Your instructions:
Using the records that follow, copy every line containing the word "through".

Recorded data:
--------
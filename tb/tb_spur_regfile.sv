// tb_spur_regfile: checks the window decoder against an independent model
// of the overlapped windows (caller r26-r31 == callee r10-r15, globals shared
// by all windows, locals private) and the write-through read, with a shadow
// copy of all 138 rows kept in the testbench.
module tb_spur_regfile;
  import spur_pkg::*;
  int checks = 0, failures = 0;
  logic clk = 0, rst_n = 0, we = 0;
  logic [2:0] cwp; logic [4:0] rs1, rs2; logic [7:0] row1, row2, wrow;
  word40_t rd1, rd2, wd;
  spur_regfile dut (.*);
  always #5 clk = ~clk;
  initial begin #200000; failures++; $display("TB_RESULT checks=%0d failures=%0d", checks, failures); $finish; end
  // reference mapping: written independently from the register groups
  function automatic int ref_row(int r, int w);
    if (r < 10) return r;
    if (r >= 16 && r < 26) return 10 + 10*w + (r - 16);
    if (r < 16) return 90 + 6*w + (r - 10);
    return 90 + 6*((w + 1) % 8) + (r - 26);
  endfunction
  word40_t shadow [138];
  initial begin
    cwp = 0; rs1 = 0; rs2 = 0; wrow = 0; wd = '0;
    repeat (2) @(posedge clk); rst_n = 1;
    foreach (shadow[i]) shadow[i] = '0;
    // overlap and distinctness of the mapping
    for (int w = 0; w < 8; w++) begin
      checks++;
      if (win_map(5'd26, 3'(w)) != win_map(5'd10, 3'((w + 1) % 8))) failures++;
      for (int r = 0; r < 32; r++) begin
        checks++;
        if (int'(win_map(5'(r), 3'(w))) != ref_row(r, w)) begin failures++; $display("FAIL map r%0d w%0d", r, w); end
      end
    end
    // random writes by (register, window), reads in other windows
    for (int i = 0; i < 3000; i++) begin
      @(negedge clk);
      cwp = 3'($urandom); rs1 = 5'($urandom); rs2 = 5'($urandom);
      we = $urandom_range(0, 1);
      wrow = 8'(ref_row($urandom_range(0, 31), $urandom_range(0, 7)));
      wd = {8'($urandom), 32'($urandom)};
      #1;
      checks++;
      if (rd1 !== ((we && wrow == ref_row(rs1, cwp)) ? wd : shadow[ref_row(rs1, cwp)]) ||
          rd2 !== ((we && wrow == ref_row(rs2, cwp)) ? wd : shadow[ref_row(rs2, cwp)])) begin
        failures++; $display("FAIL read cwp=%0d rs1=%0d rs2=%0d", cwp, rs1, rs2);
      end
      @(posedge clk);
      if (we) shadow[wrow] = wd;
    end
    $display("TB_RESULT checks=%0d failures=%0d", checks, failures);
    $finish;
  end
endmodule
--------
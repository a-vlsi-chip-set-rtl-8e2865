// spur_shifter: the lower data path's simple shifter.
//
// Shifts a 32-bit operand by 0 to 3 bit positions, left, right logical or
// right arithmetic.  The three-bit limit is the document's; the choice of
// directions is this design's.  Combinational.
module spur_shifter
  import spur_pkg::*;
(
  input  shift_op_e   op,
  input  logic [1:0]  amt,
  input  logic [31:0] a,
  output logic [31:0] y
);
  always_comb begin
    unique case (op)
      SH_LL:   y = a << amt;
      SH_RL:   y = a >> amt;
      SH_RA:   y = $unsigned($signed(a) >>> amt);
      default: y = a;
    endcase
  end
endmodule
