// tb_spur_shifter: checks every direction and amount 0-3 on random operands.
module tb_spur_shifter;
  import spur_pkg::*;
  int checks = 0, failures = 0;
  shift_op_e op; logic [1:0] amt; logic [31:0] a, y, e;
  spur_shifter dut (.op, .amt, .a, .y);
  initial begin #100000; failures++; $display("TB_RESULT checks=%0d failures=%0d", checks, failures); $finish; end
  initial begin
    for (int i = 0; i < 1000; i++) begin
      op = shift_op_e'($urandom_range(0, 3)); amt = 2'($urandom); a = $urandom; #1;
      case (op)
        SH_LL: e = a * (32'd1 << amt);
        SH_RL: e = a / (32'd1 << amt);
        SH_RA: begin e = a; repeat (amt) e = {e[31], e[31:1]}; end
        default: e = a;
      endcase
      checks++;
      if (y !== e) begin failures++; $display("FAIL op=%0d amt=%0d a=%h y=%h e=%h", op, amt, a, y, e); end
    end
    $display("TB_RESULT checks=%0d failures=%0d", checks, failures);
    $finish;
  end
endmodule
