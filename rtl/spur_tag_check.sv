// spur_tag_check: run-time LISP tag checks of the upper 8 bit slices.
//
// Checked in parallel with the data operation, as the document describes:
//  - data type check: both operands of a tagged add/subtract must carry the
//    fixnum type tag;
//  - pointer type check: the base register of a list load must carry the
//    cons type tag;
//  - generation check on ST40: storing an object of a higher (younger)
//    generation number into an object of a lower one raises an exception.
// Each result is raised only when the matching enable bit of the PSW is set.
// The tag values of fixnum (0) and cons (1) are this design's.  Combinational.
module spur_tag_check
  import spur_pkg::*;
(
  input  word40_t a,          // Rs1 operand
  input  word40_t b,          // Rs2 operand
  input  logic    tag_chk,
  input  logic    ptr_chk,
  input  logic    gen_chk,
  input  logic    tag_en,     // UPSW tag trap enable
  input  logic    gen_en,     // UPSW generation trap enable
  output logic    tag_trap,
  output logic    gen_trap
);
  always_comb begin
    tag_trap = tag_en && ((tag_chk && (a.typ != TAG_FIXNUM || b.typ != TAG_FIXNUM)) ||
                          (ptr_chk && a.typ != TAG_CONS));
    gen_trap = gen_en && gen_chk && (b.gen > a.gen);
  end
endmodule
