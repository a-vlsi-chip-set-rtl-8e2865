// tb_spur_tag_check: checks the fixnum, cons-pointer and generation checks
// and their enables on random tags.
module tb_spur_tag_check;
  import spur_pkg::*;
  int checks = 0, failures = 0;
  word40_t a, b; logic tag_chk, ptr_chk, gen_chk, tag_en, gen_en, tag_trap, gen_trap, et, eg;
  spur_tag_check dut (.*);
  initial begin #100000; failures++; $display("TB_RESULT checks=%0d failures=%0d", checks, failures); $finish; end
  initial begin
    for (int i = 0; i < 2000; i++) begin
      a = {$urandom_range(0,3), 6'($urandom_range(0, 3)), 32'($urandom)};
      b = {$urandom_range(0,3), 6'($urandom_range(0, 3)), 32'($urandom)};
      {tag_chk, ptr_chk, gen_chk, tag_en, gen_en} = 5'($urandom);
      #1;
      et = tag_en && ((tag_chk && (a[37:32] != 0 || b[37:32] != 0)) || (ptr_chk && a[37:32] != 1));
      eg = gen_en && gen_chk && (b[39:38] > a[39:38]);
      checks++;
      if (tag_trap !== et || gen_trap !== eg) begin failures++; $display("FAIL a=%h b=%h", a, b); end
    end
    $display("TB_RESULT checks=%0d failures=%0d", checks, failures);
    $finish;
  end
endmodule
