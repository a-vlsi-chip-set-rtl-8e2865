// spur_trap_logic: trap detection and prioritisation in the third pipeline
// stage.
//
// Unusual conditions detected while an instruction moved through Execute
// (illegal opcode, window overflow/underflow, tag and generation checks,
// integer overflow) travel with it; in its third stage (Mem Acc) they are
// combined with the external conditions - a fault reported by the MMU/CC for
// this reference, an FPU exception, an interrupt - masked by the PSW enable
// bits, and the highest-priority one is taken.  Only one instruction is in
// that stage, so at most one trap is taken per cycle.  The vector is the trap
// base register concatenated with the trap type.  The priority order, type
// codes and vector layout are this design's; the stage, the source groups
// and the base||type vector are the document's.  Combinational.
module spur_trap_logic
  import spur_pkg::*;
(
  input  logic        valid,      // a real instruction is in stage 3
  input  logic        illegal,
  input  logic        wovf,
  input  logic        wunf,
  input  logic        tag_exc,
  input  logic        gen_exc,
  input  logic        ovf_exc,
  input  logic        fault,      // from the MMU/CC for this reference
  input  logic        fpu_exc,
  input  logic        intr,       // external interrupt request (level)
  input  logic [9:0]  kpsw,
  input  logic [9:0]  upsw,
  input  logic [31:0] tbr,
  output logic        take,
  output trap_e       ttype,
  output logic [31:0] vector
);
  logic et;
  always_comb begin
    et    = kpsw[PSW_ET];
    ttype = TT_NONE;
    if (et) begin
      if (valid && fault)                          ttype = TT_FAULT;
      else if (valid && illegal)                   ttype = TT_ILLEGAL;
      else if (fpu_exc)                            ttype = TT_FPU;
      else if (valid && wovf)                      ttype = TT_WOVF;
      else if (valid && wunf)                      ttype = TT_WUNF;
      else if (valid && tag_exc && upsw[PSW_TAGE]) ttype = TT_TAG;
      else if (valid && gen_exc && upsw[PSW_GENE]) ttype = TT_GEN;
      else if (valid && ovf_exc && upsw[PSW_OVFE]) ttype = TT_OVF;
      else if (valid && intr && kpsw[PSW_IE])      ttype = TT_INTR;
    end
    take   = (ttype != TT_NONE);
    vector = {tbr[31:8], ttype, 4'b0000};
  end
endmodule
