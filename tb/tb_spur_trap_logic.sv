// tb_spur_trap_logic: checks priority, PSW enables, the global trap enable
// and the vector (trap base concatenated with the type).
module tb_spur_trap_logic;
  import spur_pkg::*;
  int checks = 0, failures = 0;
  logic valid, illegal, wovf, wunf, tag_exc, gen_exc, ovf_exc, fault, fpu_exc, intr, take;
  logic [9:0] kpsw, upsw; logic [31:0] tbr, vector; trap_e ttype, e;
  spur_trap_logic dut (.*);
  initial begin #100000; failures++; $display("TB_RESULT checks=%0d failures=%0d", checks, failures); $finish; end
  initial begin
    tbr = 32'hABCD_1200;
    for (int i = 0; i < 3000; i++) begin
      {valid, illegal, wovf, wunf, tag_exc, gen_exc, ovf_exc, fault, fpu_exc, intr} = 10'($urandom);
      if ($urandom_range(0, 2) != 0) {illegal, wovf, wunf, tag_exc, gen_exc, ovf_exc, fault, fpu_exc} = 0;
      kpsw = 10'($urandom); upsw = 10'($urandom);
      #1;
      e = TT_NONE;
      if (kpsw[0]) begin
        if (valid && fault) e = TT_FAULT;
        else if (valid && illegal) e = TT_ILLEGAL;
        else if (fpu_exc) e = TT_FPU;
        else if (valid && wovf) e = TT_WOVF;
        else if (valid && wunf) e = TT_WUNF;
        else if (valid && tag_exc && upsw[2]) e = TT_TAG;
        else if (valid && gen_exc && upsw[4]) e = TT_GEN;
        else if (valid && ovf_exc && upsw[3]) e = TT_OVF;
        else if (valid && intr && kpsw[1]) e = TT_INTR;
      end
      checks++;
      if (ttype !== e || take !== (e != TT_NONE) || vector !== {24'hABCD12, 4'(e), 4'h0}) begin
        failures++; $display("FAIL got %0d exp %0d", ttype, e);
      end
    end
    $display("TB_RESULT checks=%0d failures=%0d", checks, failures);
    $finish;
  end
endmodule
--------
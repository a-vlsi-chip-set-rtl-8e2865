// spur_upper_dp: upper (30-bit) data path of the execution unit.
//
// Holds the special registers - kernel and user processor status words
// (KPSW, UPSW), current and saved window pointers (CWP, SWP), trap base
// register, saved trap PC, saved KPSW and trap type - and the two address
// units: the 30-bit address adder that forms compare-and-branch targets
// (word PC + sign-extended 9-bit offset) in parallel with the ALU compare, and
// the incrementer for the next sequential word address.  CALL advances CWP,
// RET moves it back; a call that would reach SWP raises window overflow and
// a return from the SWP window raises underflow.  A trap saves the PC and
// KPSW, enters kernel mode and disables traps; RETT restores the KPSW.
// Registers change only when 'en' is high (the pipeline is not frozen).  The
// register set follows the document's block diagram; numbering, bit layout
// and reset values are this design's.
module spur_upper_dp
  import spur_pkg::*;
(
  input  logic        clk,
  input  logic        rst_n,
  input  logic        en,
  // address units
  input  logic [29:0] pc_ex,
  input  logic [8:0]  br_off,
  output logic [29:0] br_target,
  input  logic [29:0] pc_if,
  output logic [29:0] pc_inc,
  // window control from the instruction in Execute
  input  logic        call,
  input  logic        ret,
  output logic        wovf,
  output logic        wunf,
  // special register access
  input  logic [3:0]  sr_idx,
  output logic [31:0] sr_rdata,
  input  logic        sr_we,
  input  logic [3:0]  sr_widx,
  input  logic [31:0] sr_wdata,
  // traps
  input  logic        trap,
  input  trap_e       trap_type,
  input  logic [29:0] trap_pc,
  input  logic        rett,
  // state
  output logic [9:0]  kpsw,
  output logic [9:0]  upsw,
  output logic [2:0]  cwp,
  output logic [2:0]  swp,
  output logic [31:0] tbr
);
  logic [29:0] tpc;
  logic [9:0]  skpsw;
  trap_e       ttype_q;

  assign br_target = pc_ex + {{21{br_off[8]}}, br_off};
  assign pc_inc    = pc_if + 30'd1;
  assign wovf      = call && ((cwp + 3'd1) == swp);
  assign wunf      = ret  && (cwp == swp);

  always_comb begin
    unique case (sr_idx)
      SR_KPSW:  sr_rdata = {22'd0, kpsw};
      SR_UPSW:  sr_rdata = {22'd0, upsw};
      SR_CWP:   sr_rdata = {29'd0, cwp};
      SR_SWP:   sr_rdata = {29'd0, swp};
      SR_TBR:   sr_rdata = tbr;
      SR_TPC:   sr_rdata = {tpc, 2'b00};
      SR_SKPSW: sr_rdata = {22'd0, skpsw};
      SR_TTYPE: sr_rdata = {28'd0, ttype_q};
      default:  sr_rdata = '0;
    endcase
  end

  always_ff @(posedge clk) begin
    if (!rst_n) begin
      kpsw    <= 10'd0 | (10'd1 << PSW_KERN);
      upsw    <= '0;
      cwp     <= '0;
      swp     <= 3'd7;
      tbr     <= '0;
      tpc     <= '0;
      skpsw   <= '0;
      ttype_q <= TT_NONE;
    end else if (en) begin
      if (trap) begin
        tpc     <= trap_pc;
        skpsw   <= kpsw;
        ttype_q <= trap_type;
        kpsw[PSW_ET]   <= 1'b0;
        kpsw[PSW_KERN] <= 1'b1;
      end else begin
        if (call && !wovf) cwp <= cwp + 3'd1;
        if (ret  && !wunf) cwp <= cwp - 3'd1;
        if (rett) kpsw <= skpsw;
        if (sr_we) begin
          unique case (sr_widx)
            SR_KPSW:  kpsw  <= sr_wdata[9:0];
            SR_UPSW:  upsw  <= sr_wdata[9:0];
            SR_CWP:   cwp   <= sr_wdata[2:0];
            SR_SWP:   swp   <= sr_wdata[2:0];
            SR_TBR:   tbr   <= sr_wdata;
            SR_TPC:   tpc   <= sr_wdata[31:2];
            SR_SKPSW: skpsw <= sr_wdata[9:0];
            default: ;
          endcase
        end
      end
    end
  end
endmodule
--------
Answer to this exercise:
// by all windows, locals private) and the write-through read, with a shadow
// Unusual conditions detected while an instruction moved through Execute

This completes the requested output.